[Dataset — start]

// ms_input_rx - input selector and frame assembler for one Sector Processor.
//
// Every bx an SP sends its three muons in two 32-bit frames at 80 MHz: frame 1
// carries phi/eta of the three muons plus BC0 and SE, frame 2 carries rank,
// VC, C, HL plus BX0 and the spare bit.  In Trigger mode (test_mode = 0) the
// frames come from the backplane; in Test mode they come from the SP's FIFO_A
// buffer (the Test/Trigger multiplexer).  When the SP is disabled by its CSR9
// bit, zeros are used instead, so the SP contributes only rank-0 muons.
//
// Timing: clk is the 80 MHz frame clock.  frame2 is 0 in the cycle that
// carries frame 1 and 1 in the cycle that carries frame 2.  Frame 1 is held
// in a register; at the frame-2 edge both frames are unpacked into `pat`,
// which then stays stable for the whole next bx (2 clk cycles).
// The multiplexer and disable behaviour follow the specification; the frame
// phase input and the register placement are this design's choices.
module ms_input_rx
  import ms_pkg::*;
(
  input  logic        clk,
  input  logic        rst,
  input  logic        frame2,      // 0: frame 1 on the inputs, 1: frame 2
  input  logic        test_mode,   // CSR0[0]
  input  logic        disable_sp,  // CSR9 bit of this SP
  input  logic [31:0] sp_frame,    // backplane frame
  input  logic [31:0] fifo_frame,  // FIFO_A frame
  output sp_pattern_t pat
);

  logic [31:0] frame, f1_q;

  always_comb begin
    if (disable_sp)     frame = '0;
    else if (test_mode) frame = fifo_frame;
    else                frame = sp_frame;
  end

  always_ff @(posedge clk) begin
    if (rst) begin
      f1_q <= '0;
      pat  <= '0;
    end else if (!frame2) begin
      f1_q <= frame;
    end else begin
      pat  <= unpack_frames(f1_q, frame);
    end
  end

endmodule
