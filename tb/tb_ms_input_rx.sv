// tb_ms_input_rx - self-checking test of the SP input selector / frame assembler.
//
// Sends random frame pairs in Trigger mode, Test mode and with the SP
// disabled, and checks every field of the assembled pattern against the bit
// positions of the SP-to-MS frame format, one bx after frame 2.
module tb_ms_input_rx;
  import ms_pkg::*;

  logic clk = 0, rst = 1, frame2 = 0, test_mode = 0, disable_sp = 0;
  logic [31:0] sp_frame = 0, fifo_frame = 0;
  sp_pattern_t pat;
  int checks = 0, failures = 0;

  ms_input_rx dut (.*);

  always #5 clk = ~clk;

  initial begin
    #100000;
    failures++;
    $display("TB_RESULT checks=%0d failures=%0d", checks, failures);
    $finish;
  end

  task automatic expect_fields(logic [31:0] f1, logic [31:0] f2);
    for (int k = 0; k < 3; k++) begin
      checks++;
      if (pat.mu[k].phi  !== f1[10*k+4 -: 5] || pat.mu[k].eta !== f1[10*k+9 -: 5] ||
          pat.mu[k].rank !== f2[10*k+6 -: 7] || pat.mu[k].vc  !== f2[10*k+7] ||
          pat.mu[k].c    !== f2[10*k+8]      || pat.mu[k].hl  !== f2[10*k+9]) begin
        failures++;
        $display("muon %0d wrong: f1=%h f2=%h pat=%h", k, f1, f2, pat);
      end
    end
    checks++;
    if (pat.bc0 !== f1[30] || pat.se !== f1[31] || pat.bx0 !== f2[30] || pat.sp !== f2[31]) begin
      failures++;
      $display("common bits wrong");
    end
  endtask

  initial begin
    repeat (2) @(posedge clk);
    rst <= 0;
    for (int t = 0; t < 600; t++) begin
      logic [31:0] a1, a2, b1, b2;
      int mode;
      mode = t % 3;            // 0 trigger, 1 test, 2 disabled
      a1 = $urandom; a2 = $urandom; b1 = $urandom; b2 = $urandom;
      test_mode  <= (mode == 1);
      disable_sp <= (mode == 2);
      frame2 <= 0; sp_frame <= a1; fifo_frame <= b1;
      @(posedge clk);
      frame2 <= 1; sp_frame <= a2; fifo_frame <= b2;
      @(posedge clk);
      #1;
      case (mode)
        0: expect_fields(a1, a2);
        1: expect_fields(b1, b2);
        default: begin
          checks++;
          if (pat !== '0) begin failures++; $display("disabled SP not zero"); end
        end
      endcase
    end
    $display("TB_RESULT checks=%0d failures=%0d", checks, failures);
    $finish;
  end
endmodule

[Dataset — finish]

▶ What needs to be done
Where does "rank" appear in the records above? Copy every line that has it.

▶ Solution for this exercise
// carries phi/eta of the three muons plus BC0 and SE, frame 2 carries rank,
// bit, zeros are used instead, so the SP contributes only rank-0 muons.
          pat.mu[k].rank !== f2[10*k+6 -: 7] || pat.mu[k].vc  !== f2[10*k+7] ||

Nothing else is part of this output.